Podczas pobytu, można zgłosić się do pracy w Aszramie. Wprawdzie nie otrzymuje się gotówki, ale za to karnety na jedzenie i ulgi w opłatach, no i można bliżej poznać fajnych ludzi - współpracowników. Praca polega m.in. na podlewaniu kwiatów, myciu okien, gotowaniu, myciu naczyń, zamiataniu chodników, itp.

Bardzo ważną częścią pracy w Aszramie są grupy “twórczości”, w których rozwijane są zdolności ekspresji siebie poprzez sztukę, np. pantomima, teatr, malarstwo, muzyka, taniec, śpiew, rzeźba, itd. W Osho Multiversity istnieje cały wydział sztuk pięknych (Osho kładł szczególny nacisk na tego typu grupy).

Raz w miesiącu odbywa się trzydniowy, intensywny “obóz medytacyjny”, podczas którego ustaje wszelka aktywność związana z Osho Multiversity - odbywają się tylko medytacje. I tylko wtedy można “robić” medytację dynamiczną “na full” (tzn. głośno) - takie jest porozumienie pomiędzy zarządem miasta Puna a Aszramem.

W samym Aszramie mieszka około 50 osób, tzw. “rezydentów”. Osoby te przeważnie wykonują jakieś ważne prace w Aszramie (np. zajmują się publikacją pisma "Osho Times"). Reszta nocuje “na mieście”, najtańsze są kwatery prywatne - pokój kosztuje około 80-120 $ miesięcznie (w zależności od wyposażenia, położenia, po prostu: standardu).

Najpopularniejszym środkiem lokomocji są stopy, riksze i rowery/motocykle wynajmowane przez posiadających prawo jazdy. Stopy są za darmo, rowery tanio, riksze również - przez całe miasto można przejechać płacąc około 1 $.

Aszram jest bajecznie higieniczny, bajecznie piękny, bajecznie zatłoczony (w zimie przyjeżdża tam tysiące ludzi), roztańczony, barwny, roześmiany, a jednocześnie bajecznie skupiony. Ludzie z ponurymi minami są traktowani jako ciężkie przypadki - ale do wyleczenia.

Jeśli ta “wieloosobowa” atmosfera Aszramu jest dla kogoś zbyt rozpraszająca, zawsze może udać się na odosobnienie, Aszram oferuje 3-tygodniową samotnię w pięknym Parku Teerth, siedzisz, medytujesz, donoszą ci tylko jedzenie.

Resztę musisz sprawdzić sam.

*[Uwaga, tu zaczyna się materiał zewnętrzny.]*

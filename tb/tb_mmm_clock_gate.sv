// Self-checking testbench of mmm_clock_gate.
// The enable changes at random times in both clock phases. Expected: the
// gated clock is low whenever clk is low, and during a high phase it equals
// the enable as it was just before that rising edge, however the enable
// moves inside the phase. A counter on the gated clock must count exactly
// the enabled cycles.
module tb_mmm_clock_gate;
  logic clk = 1'b0, en = 1'b0, gclk;
  int checks = 0, failures = 0, pulses = 0, expected_pulses = 0, cycles = 0;
  logic en_at_edge = 1'b0;

  mmm_clock_gate dut (.*);

  always @(posedge gclk) pulses++;

  initial begin
    for (int c = 0; c < 2000; c++) begin
      // low phase: enable may change, gclk must stay low
      #2 en = 1'($urandom);
      #1 checks++; if (gclk) failures++;
      #2 en_at_edge = en;
      clk = 1'b1;
      cycles++;
      if (en_at_edge) expected_pulses++;
      // high phase: enable toggles, gclk must hold
      #1 checks++; if (gclk != en_at_edge) failures++;
      #1 en = ~en;
      #1 checks++; if (gclk != en_at_edge) failures++;
      #1 en = 1'($urandom);
      #1 checks++; if (gclk != en_at_edge) failures++;
      clk = 1'b0;
    end
    #1;
    checks++;
    if (pulses != expected_pulses) begin
      failures++;
      $display("pulses %0d, expected %0d", pulses, expected_pulses);
    end
    $display("TB_RESULT checks=%0d failures=%0d", checks, failures);
    $finish;
  end

  initial begin
    #1000000;
    $display("watchdog: simulation did not finish");
    $display("TB_RESULT checks=%0d failures=%0d", checks, failures + 1);
    $finish;
  end
endmodule
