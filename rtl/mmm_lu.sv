// Look-ahead unit (LU) of the MMM42 multiplier.
//
// During iteration i it decides whether iteration i+1 is superfluous.
// Iteration i+1 adds nothing when A(i+1) = 0 and q(i+1) = 0, so
// bypass(i+1) = NOR(q(i+1), A(i+1)), and then the next clock cycle runs
// iteration i+2 directly with q~ = q(i+2) and A~ = A(i+2); otherwise it runs
// iteration i+1 with q~ = q(i+1) and A~ = A(i+1). The NOR gate and the two
// 2-to-1 multiplexers follow the published look-ahead unit.
//
// Quotient bits: the multiplicand is stored doubled (2B, even), so a
// quotient bit is just the parity of the state. With T the sum this
// iteration is producing, q(i+1) = bit 1 of T and q(i+2) = bit 2 of T (in
// the bypass case, where S(i+2) = T/4). This design forms them from a 3-bit
// sum of the low bits of RCA1's two outputs and of y; the published unit draws
// q(i+1) as one RCA1 bit and q(i+2) as the XOR of two, which depends on an
// operand encoding that is not specified.
//
// bypass_en lets the controller forbid a bypass near the end of the loop.
// Purely combinational.
module mmm_lu (
  input  logic [2:0] s1p_lo,     // RCA1 sum word, bits 2..0
  input  logic [2:0] c1p_lo,     // RCA1 carry word (weighted), bits 2..0
  input  logic [2:0] y_lo,       // operand y, bits 2..0
  input  logic       a_n1,       // A(i+1) from the MBRFA
  input  logic       a_n2,       // A(i+2) from the MBRFA
  input  logic       bypass_en,  // bypass allowed in this iteration
  output logic       q_next,     // q~ for the next cycle
  output logic       a_next,     // A~ for the next cycle
  output logic       bypass      // bypass(i+1)
);

  logic [2:0] t_lo;
  logic       q_n1, q_n2;

  assign t_lo   = s1p_lo + c1p_lo + y_lo;
  assign q_n1   = t_lo[1];
  assign q_n2   = t_lo[2];
  assign bypass = bypass_en & ~(q_n1 | a_n1);
  assign q_next = bypass ? q_n2 : q_n1;
  assign a_next = bypass ? a_n2 : a_n1;

endmodule
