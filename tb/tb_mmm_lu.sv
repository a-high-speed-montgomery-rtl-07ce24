// Self-checking testbench of mmm_lu: all 2^11 input combinations.
// Expected values: T = low bits of the three words' sum, q(i+1) = T[1],
// q(i+2) = T[2], bypass = enable and neither q(i+1) nor A(i+1); the
// selected q~/A~ are the (i+2) values on bypass, the (i+1) values otherwise.
module tb_mmm_lu;
  logic [2:0] s1p_lo, c1p_lo, y_lo;
  logic       a_n1, a_n2, bypass_en, q_next, a_next, bypass;
  int checks = 0, failures = 0, n_bypass = 0;

  mmm_lu dut (.*);

  initial begin
    int tsum;
    logic eq1, eq2, eb;
    for (int v = 0; v < 2048; v++) begin
      {bypass_en, a_n2, a_n1, y_lo, c1p_lo, s1p_lo} = 11'(v);
      #1;
      tsum = int'(s1p_lo) + int'(c1p_lo) + int'(y_lo);
      eq1 = tsum[1];
      eq2 = tsum[2];
      eb  = bypass_en && !eq1 && !a_n1;
      checks += 3;
      if (bypass != eb) failures++;
      if (q_next != (eb ? eq2 : eq1)) failures++;
      if (a_next != (eb ? a_n2 : a_n1)) failures++;
      if (eb) n_bypass++;
    end
    checks++;
    if (n_bypass == 0) failures++;
    $display("TB_RESULT checks=%0d failures=%0d", checks, failures);
    $finish;
  end

  initial begin
    #100000;
    $display("watchdog: simulation did not finish");
    $display("TB_RESULT checks=%0d failures=%0d", checks, failures + 1);
    $finish;
  end
endmodule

Osho mówił: 

Ta wspólnota nie jest zwykłą wspólnotą - jest eksperymentem, aby... sprowokować Boga. Może nawet nie zdajesz sobie sprawy, co tu się dzieje, gdyż pewnie przyjechałeś tu tylko ze swoimi problemami. Zaprosiłem cię na obiad... ale przygotowałem zupełnie inne danie, niż to, które zamówiłeś.